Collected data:
• • • • •

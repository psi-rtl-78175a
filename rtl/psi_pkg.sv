// psi_pkg: types and constants shared by the protocol layer processor.
//
// The layer processor is a three-stage pipeline: a header processor turns each
// incoming frame or upper-layer command into an event for one dedicated
// connection processor; the connection processor runs the protocol's path
// machines and emits messages; an output processor turns those messages into
// frames for the lower layer or indications for the upper layer. This package
// holds the records that travel on the two buses between those stages, the
// event and message codes, and the sizing of the connection processor
// template for the IEEE 802.2 (LLC type 2) remote-busy configuration.
//
// Event and message names (RR, RNR, REJ, I_LPDU, Rb, Snd, Is_Ct, IH_Rb,
// IH_Rb_Off) follow the path expression of the remote-busy path machine. The
// bit widths, the control-field layout and the U-frame codes are the 802.2
// frame format; the code values and field widths of the bus records are this
// design's own choices.
package psi_pkg;

  // ---------------------------------------------------------------- sizes
  localparam int CONN_W = 8;   // connection number width: up to 256 connection processors
  localparam int PTR_W  = 16;  // pointer into the packet data memory
  localparam int MAC_W  = 48;  // IEEE 802 MAC address
  localparam int SAP_W  = 8;   // LLC service access point
  localparam int SEQ_W  = 7;   // 802.2 modulo-128 sequence numbers N(S), N(R)

  // Connection processor template sizes for the 802.2 remote-busy configuration.
  localparam int CP_NFLAGS = 2;   // Rb, Snd
  localparam int CP_NCTRS  = 1;   // Is_Ct
  localparam int CP_NTMRS  = 3;   // dedicated timers per connection
  localparam int CP_NACTS  = 2;   // action leaves of the path machine (e, f)
  localparam int CTR_W     = SEQ_W;
  localparam int TMR_W     = 16;

  localparam int FLAG_RB  = 0;    // remote busy
  localparam int FLAG_SND = 1;    // sending allowed
  localparam int CTR_IS   = 0;    // Is_Ct
  localparam int ACT_RB_ON  = 0;  // leaf e: Rb=1 & Snd=0 & load(Is_Ct) & IH_Rb
  localparam int ACT_RB_OFF = 1;  // leaf f: Rb=0 & IH_Rb_Off

  // ---------------------------------------------------------------- codes
  // Events delivered to a connection processor.
  typedef enum logic [3:0] {
    EV_NONE    = 4'd0,
    EV_RR      = 4'd1,   // receive ready (S frame)
    EV_RNR     = 4'd2,   // receive not ready (S frame)
    EV_REJ     = 4'd3,   // reject (S frame)
    EV_I_LPDU  = 4'd4,   // information frame
    EV_SABME   = 4'd5,
    EV_DISC    = 4'd6,
    EV_UA      = 4'd7,
    EV_DM      = 4'd8,
    EV_FRMR    = 4'd9,
    EV_CONN_REQ = 4'd10, // upper-layer command addressed to a connection
    EV_DATA_REQ = 4'd11,
    EV_TIMER   = 4'd12   // expiry of a dedicated timer (raised inside the CP)
  } psi_event_e;

  // Messages on the CP->OP bus.
  typedef enum logic [3:0] {
    MSG_NONE         = 4'd0,
    MSG_IH_RB        = 4'd1,  // tell the upper layer: remote station busy
    MSG_IH_RB_OFF    = 4'd2,  // tell the upper layer: remote busy cleared
    MSG_DATAGRAM_IND = 4'd3,  // connectionless UI frame received
    MSG_TX_UI        = 4'd4,  // send a UI frame (addresses carried in the message)
    MSG_TX_TEST_RSP  = 4'd5,  // answer a TEST command (addresses carried)
    MSG_TX_XID_RSP   = 4'd6,  // answer an XID command (addresses carried)
    MSG_TX_RR        = 4'd7,  // send an S frame on a connection (addresses looked up)
    MSG_TX_RNR       = 4'd8,
    MSG_TX_REJ       = 4'd9
  } psi_msg_e;

  // 802.2 U-frame control octets with the P/F bit (bit 4) cleared.
  localparam logic [7:0] U_UI    = 8'h03;
  localparam logic [7:0] U_SABME = 8'h6F;
  localparam logic [7:0] U_DISC  = 8'h43;
  localparam logic [7:0] U_UA    = 8'h63;
  localparam logic [7:0] U_DM    = 8'h0F;
  localparam logic [7:0] U_FRMR  = 8'h87;
  localparam logic [7:0] U_XID   = 8'hAF;
  localparam logic [7:0] U_TEST  = 8'hE3;

  // ---------------------------------------------------------------- records
  typedef struct packed {
    logic [MAC_W-1:0] mac;
    logic [SAP_W-1:0] sap;
  } llc_addr_t;

  // Event parameters (the "Parameters" input of the connection processor).
  typedef struct packed {
    logic             cr;   // command(0)/response(1)
    logic             pf;   // poll/final
    logic [SEQ_W-1:0] nr;   // N(R)
    logic [SEQ_W-1:0] ns;   // N(S)
  } psi_params_t;

  // LLC frame header as exchanged with the lower layer; the payload stays in
  // the shared packet memory at ptr. ctrl[7:0] is the first control octet.
  typedef struct packed {
    logic [MAC_W-1:0] da;
    logic [MAC_W-1:0] sa;
    logic [SAP_W-1:0] dsap;
    logic [SAP_W-1:0] ssap;
    logic [15:0]      ctrl;
    logic [PTR_W-1:0] ptr;
  } llc_frame_t;

  // Command from the upper layer. datagram=1: connectionless send (UI) with
  // explicit addresses; otherwise an event for connection `conn`.
  typedef struct packed {
    logic              datagram;
    logic [CONN_W-1:0] conn;
    psi_event_e        ev;
    psi_params_t       par;
    llc_addr_t         local_a;
    llc_addr_t         remote_a;
    logic [PTR_W-1:0]  ptr;
  } upper_cmd_t;

  // HP->CP bus word: the header processor writes it to "address" conn.
  typedef struct packed {
    logic              valid;
    logic [CONN_W-1:0] conn;
    psi_event_e        ev;
    psi_params_t       par;
    logic [PTR_W-1:0]  ptr;
  } cp_bus_t;

  // CP->OP bus word. direct=1: addresses are carried (dummy CP); otherwise the
  // output processor looks them up by conn.
  typedef struct packed {
    psi_msg_e          msg;
    logic [CONN_W-1:0] conn;
    logic              direct;
    llc_addr_t         local_a;
    llc_addr_t         remote_a;
    psi_params_t       par;
    logic [PTR_W-1:0]  ptr;
  } op_msg_t;

  // Indication to the upper layer.
  typedef struct packed {
    psi_msg_e          ind;
    logic [CONN_W-1:0] conn;
    llc_addr_t         remote_a;
    psi_params_t       par;
    logic [PTR_W-1:0]  ptr;
  } upper_ind_t;

  // ------------------------------------------------- connection processor map
  // What one action leaf of the state transition machine does: the control
  // signals it sends to flags, counters and timers and the message it queues.
  typedef struct packed {
    logic [CP_NFLAGS-1:0] flag_set;
    logic [CP_NFLAGS-1:0] flag_clr;
    logic [CP_NCTRS-1:0]  ctr_load;   // load from the event's N(R)
    logic [CP_NCTRS-1:0]  ctr_inc;
    logic [CP_NTMRS-1:0]  tmr_start;
    logic [CP_NTMRS-1:0]  tmr_stop;
    psi_msg_e             msg;
  } cp_action_t;

  typedef cp_action_t [CP_NACTS-1:0] cp_action_map_t;

  // Remote-busy path: e = Rb=1 & Snd=0 & load(Is_Ct) & IH_Rb ; f = Rb=0 & IH_Rb_Off
  localparam cp_action_t ACTION_RB_ON = '{
    flag_set: CP_NFLAGS'(1 << FLAG_RB), flag_clr: CP_NFLAGS'(1 << FLAG_SND),
    ctr_load: CP_NCTRS'(1 << CTR_IS),   ctr_inc: '0,
    tmr_start: '0, tmr_stop: '0, msg: MSG_IH_RB};
  localparam cp_action_t ACTION_RB_OFF = '{
    flag_set: '0, flag_clr: CP_NFLAGS'(1 << FLAG_RB),
    ctr_load: '0, ctr_inc: '0,
    tmr_start: '0, tmr_stop: '0, msg: MSG_IH_RB_OFF};
  localparam cp_action_map_t RBUSY_ACTION_MAP = {ACTION_RB_OFF, ACTION_RB_ON};

  // Flag values after reset: not busy, sending allowed.
  localparam logic [CP_NFLAGS-1:0] FLAG_RESET = CP_NFLAGS'(1 << FLAG_SND);

endpackage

• • • • •

Of the lines in the data, report each one containing the string "ready".

> _Task output_:
    EV_RR      = 4'd1,   // receive ready (S frame)
    EV_RNR     = 4'd2,   // receive not ready (S frame)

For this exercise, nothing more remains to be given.